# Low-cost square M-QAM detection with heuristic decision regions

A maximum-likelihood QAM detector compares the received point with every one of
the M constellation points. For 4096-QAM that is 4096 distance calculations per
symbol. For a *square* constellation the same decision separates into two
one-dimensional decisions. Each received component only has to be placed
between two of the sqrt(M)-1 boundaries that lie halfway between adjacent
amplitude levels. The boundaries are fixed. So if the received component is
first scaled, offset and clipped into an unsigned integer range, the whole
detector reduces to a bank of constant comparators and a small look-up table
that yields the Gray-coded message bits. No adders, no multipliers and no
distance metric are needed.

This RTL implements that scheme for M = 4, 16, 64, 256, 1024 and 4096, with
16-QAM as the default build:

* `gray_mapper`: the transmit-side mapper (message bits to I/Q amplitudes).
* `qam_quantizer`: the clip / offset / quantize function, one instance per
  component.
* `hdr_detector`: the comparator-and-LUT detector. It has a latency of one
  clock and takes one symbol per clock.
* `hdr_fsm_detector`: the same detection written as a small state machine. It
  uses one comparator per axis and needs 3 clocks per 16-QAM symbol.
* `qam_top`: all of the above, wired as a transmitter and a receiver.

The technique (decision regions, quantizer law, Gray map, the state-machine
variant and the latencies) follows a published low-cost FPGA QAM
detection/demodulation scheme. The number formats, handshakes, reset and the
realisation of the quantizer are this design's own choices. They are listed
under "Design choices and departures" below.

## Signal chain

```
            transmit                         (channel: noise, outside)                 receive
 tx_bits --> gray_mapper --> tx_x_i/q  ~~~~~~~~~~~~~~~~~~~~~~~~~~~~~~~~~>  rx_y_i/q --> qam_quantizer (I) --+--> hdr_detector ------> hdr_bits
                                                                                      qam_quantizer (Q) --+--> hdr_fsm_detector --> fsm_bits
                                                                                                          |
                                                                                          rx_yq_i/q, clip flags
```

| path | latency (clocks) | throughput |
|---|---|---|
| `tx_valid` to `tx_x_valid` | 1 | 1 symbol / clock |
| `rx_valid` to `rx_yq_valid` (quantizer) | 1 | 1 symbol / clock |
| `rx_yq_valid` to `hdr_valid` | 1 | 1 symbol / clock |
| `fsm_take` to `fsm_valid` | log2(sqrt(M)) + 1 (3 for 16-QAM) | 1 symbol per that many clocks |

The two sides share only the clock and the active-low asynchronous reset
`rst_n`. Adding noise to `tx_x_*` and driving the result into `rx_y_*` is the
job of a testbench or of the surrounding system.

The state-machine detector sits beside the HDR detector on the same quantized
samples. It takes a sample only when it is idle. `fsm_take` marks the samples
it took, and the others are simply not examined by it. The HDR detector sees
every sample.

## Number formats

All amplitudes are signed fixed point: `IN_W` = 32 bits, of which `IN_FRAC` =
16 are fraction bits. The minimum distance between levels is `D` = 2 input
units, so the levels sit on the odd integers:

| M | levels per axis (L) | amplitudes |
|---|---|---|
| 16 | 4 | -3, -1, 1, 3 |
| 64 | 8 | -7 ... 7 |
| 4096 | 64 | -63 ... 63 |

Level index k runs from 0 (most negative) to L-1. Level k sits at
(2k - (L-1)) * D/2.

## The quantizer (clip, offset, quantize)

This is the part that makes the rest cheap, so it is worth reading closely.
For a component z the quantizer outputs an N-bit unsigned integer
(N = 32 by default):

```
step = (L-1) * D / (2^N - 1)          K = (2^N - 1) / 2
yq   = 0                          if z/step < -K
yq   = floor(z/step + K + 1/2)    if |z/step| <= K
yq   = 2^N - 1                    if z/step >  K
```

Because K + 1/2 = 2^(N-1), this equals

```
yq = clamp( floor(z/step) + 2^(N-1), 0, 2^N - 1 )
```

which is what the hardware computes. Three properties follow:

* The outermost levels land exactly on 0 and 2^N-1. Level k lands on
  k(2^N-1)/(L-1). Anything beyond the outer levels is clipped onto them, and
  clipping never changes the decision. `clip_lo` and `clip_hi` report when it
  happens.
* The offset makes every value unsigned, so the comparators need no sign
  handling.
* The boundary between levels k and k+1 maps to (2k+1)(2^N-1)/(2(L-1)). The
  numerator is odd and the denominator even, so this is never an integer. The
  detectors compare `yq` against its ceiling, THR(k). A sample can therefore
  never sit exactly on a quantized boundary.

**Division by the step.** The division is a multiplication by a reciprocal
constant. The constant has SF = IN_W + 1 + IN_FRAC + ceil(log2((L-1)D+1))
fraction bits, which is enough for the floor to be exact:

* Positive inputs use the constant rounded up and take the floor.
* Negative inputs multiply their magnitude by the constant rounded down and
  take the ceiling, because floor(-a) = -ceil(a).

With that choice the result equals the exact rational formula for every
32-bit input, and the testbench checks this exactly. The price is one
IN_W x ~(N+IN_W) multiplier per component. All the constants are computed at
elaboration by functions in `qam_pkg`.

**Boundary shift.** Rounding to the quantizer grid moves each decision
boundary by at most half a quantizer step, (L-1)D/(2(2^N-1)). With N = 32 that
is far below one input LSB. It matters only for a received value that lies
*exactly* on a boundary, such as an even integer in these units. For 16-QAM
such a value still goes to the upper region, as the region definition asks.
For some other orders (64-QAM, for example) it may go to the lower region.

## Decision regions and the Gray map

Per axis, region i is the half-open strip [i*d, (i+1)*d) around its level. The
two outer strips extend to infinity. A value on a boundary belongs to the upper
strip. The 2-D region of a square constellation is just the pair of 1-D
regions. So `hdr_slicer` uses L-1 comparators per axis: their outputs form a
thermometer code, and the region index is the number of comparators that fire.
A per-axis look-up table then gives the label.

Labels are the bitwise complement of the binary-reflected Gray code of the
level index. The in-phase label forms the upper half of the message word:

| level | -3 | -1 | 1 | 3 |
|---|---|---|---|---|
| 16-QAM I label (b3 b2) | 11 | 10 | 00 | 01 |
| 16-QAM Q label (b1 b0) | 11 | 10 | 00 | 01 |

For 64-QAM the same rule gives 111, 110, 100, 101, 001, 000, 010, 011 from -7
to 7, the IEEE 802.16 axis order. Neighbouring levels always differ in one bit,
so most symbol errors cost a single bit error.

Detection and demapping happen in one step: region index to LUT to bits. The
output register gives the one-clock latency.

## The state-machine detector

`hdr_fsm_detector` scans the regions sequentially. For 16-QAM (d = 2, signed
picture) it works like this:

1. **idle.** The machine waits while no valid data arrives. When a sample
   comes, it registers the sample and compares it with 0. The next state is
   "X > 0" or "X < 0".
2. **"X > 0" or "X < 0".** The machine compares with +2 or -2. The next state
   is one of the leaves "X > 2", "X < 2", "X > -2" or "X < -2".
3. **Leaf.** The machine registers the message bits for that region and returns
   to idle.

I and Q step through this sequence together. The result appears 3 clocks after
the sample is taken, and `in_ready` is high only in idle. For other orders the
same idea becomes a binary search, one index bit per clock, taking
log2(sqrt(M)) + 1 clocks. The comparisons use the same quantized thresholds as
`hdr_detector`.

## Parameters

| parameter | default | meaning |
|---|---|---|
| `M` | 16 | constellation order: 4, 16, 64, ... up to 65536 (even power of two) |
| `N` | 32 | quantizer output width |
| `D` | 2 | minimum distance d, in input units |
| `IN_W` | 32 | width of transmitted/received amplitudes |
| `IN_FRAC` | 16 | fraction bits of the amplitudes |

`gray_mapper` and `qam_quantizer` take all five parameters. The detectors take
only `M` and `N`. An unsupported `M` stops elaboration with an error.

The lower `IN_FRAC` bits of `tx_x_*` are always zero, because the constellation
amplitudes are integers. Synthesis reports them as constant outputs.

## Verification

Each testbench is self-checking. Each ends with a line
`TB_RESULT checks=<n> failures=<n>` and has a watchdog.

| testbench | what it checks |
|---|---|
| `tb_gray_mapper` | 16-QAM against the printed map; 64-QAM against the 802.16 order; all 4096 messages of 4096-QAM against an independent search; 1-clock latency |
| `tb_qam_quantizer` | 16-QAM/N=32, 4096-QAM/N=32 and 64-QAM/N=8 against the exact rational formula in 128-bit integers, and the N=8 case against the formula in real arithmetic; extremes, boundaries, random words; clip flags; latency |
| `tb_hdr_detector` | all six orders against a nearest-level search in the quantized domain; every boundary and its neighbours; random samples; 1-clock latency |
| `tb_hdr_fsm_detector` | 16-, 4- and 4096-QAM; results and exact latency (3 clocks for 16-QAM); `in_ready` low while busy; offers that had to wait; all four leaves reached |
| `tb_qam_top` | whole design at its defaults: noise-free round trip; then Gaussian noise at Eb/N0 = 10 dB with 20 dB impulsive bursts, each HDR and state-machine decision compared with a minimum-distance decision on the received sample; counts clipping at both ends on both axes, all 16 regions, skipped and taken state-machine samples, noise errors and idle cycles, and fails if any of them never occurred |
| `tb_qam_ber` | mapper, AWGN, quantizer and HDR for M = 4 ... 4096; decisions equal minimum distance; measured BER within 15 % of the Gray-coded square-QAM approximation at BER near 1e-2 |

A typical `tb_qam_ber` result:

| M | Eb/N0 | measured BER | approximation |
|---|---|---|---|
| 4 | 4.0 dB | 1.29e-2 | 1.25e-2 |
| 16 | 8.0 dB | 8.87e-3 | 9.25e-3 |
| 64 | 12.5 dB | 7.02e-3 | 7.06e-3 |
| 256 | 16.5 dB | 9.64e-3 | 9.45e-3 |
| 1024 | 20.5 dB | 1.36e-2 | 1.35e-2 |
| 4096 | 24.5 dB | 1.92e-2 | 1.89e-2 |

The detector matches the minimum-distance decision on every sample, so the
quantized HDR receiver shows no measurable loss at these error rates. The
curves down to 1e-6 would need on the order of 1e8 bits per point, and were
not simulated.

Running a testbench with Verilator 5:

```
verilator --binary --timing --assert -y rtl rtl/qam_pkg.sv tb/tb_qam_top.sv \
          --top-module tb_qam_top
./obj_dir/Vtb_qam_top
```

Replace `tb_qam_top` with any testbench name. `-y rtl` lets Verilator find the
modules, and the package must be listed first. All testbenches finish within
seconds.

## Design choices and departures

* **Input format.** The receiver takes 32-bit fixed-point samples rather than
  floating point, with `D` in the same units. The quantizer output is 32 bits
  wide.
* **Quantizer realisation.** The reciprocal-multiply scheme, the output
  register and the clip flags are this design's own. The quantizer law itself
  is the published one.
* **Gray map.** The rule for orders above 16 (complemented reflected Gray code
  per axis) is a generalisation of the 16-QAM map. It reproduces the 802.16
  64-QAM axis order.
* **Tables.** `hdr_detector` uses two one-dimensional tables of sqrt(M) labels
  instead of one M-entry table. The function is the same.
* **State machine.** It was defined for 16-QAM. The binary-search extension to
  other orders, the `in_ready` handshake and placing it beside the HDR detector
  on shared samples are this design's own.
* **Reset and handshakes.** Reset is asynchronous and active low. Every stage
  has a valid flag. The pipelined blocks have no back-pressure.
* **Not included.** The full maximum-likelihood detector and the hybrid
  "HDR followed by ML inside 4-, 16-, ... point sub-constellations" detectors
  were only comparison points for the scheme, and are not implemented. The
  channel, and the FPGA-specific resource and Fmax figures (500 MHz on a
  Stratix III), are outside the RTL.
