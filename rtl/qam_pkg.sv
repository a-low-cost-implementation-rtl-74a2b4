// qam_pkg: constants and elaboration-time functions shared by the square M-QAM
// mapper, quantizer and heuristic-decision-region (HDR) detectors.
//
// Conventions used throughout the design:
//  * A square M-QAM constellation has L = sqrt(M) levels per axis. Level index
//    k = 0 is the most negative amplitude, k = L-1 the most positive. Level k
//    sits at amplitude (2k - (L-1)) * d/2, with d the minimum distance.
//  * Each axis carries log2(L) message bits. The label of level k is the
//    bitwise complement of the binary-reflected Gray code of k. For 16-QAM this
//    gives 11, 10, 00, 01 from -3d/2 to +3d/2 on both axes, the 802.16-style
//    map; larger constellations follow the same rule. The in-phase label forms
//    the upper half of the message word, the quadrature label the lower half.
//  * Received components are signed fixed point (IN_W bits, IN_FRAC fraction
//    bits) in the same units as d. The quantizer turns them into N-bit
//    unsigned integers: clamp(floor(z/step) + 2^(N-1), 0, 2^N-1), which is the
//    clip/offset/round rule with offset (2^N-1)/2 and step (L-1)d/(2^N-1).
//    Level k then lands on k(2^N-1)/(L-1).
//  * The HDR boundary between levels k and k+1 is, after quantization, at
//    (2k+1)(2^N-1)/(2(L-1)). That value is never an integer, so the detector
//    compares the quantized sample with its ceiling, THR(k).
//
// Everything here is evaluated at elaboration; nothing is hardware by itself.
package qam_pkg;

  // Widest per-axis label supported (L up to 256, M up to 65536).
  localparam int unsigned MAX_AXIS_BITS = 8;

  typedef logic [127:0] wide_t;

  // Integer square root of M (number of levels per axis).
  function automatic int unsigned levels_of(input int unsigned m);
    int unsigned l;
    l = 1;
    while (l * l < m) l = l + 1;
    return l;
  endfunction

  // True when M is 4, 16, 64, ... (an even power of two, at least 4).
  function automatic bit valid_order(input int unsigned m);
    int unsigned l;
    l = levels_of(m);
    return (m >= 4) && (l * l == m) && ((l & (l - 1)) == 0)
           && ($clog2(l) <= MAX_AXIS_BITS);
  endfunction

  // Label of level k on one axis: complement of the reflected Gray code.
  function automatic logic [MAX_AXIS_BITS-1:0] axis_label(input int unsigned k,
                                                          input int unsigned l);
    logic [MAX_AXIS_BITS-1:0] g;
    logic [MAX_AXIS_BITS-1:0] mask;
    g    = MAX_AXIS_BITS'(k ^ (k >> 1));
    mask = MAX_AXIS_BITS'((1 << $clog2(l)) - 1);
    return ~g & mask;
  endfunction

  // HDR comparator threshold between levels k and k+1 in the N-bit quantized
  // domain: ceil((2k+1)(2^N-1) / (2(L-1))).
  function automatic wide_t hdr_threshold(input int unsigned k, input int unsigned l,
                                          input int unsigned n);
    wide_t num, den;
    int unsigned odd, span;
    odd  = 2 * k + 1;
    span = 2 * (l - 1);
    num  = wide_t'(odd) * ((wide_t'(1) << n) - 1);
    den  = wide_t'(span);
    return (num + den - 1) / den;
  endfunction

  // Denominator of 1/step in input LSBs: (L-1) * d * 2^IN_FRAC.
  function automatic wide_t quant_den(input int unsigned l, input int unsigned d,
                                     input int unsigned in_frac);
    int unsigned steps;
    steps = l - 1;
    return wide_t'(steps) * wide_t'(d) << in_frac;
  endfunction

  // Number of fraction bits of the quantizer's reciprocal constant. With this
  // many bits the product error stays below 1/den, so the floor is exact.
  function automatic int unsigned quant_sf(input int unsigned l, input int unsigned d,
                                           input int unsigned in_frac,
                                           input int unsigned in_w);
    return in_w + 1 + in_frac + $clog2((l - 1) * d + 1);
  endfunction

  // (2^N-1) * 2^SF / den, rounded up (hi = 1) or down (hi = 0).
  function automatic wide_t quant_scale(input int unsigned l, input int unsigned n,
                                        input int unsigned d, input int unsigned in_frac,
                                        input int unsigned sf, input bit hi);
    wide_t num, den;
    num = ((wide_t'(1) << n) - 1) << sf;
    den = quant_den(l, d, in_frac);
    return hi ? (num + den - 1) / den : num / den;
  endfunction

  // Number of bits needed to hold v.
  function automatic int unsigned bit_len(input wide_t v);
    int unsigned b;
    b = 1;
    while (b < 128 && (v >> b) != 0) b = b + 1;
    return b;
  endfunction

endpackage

## Action item
State how many lines of the listing include "these", and write nothing else.

## Task solution
2